HUN-REN Centre for Social Sciences, Toth Kalman u. 2-4, 1097 Budapest, Hungary; University of Galway, Centre for Disability Law and Policy, University Road, H91 TK33 Galway, Ireland.
Int J Law Psychiatry. 2024 May-Jun;94:101965. doi: 10.1016/j.ijlp.2024.101965. Epub 2024 Mar 3.
This article explores how the European Court of Human Rights has applied the norms of the UN Convention on the Rights of Persons with Disabilities (CRPD) in the area of mental health law. The European Court was initially receptive to the CRPD, including the UN Committee on the Rights of Persons with Disabilities' call for a repeal of legislation permitting involuntary psychiatric hospitalisation, but later distanced itself from it. The CRPD has nevertheless influenced how the European Court approached (a) involuntary hospitalisation, (b) separating detention from treatment, (c) restraints and other forms of ill-treatment in institutions, and (d) disability-neutral detention based on disability. Despite the two treaty bodies' different jurisprudential methodology and their different assumptions about the role of medical and legal professionals, the CRPD can continue to influence the European Court in areas such as less restrictive alternatives to coercive treatment, the relevance of capacity, and the importance of personal integrity for mental health treatment.

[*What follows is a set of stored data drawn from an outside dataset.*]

// tb_psa_pattern_checker: checks the pattern checker in all four modes
// against a reference model written here: random samples are compared with
// a random value under a random mask; level, rising, falling and change
// matches are predicted from the current and previous hit and checked on
// the cycle match_valid comes, one cycle after the sample. clear must drop
// the history so no edge matches on the first sample after it.
module tb_psa_pattern_checker;
  import psa_pkg::*;
  localparam int N = 16;

  logic clk = 0, rst_n = 0, clear = 0, sample_valid = 0;
  logic [N-1:0] sample = '0, pat_value = '0, pat_mask = '0;
  pat_mode_e pat_mode = PM_LEVEL;
  logic match, match_valid;
  int checks = 0, failures = 0;
  int n_match = 0;

  psa_pattern_checker #(.N_SIG(N)) dut (.*);

  always #5 clk = ~clk;

  initial begin
    repeat (20000) @(posedge clk);
    failures++;
    $display("watchdog expired");
    $display("TB_RESULT checks=%0d failures=%0d", checks, failures);
    $finish;
  end

  function automatic logic hits(logic [N-1:0] s, logic [N-1:0] v, logic [N-1:0] m);
    for (int i = 0; i < N; i++)
      if (m[i] && s[i] != v[i]) return 1'b0;
    return 1'b1;
  endfunction

  initial begin
    logic prev, have, h, exp;
    repeat (3) @(posedge clk);
    rst_n = 1;
    for (int md = 0; md < 4; md++) begin
      for (int run = 0; run < 20; run++) begin
        @(negedge clk);
        pat_mode  = pat_mode_e'(md);
        pat_value = N'($urandom);
        pat_mask  = N'($urandom) & N'($urandom);   // few compared bits
        clear = 1;
        @(negedge clk);
        clear = 0;
        have = 0; prev = 0;
        for (int s = 0; s < 40; s++) begin
          // mostly samples close to the pattern so both hits and misses occur
          sample = ($urandom % 2) ? pat_value ^ (N'(1) << ($urandom % N)) : pat_value;
          if ($urandom % 4 == 0) sample = N'($urandom);
          sample_valid = 1;
          h = hits(sample, pat_value, pat_mask);
          case (md)
            0: exp = h;
            1: exp = have && h && !prev;
            2: exp = have && !h && prev;
            default: exp = have && (h != prev);
          endcase
          @(negedge clk);
          sample_valid = ($urandom % 2 == 0);   // idle cycles in between
          checks++;
          if (!match_valid || match !== exp) begin
            failures++;
            $display("mode %0d sample %0d: match=%b valid=%b expected %b", md, s, match, match_valid, exp);
          end
          if (exp) n_match++;
          prev = h; have = 1;
          if (sample_valid) begin
            sample_valid = 0;
            @(negedge clk);
            checks++;
            if (match_valid) begin failures++; $display("valid without sample"); end
          end
        end
      end
    end
    checks++;
    if (n_match < 100) begin failures++; $display("too few matches %0d", n_match); end
    $display("TB_RESULT checks=%0d failures=%0d", checks, failures);
    $finish;
  end
endmodule
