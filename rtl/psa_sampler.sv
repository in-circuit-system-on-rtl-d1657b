// psa_sampler: samples the observed pins at the programmed sampling rate.
//
// A divider produces one sampling tick every rate+1 clock cycles (every
// cycle for rate = 0). On a tick the pins are copied into sample and, while
// the capture is enabled, sample_valid is raised for one cycle; the copy
// then goes both to the SRAM interface and to the trigger condition checker.
// In the 384-signal mode one sample takes two SRAM writes, so the period is
// never shorter than two cycles there.
//
// The synchronization counter counts ticks from reset, whether or not a
// capture runs, so it advances at the sampling frequency; sample_stamp is
// its value for the sample now held. Software relates it to the CPU timer
// through counter(t) - counter(t0) = freq_PSA / freq_CPU * (timer(t) - timer(t0)).
// restart realigns the divider so the first tick comes on the cycle after.
//
// Timing: sample and sample_valid are registered; they change one cycle
// after the tick decision.
//
// Sampling at a programmable rate and the synchronization counter follow
// the published PSA; the divider form, the counter width and the two-cycle
// minimum in the 384-signal mode are this design's choices.
module psa_sampler
  import psa_pkg::*;
#(
  parameter int unsigned N_SIG  = 384,
  parameter int unsigned RATE_W = 32
) (
  input  logic               clk,
  input  logic               rst_n,
  input  logic               restart,
  input  logic               enable,       // capture running
  input  logic [RATE_W-1:0]  rate,         // period - 1, in clock cycles
  input  logic               wide_mode,    // 384-signal mode: period >= 2
  input  logic [N_SIG-1:0]   pins,
  output logic [N_SIG-1:0]   sample,
  output logic               sample_valid,
  output logic [STAMP_W-1:0] sample_stamp,
  output logic [STAMP_W-1:0] sync_count
);

  logic [RATE_W-1:0] div;
  logic [RATE_W-1:0] last;
  logic              tick;

  assign last = (wide_mode && rate == '0) ? RATE_W'(1) : rate;
  assign tick = (div == '0);

  always_ff @(posedge clk or negedge rst_n) begin
    if (!rst_n) begin
      div          <= '0;
      sample       <= '0;
      sample_valid <= 1'b0;
      sample_stamp <= '0;
      sync_count   <= '0;
    end else begin
      sample_valid <= 1'b0;
      if (restart) begin
        div <= '0;
      end else begin
        div <= (div >= last) ? '0 : div + 1'b1;
        if (tick) begin
          sample       <= pins;
          sample_valid <= enable;
          sample_stamp <= sync_count;
          sync_count   <= sync_count + 1'b1;
        end
      end
    end
  end

endmodule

本文探讨了欧洲人权法院在精神卫生法领域如何适用《联合国残疾人权利公约》(CRPD)的规范。欧洲人权法院最初对 CRPD 持开放态度,包括联合国残疾人权利委员会呼吁废除允许非自愿精神病院住院的立法,但后来与 CRPD 保持了距离。然而,CRPD 仍然影响了欧洲法院对待以下方面的方式:(a)非自愿住院治疗;(b)将拘留与治疗分开;(c)在机构中使用约束和其他形式的虐待;(d)基于残疾的无差别拘留。尽管两个条约机构的法理方法不同,并且对医疗和法律专业人员的角色有不同的假设,但 CRPD 可以继续在诸如非强制性治疗的限制较少的替代方法、能力的相关性以及个人完整性对精神卫生治疗的重要性等领域影响欧洲法院。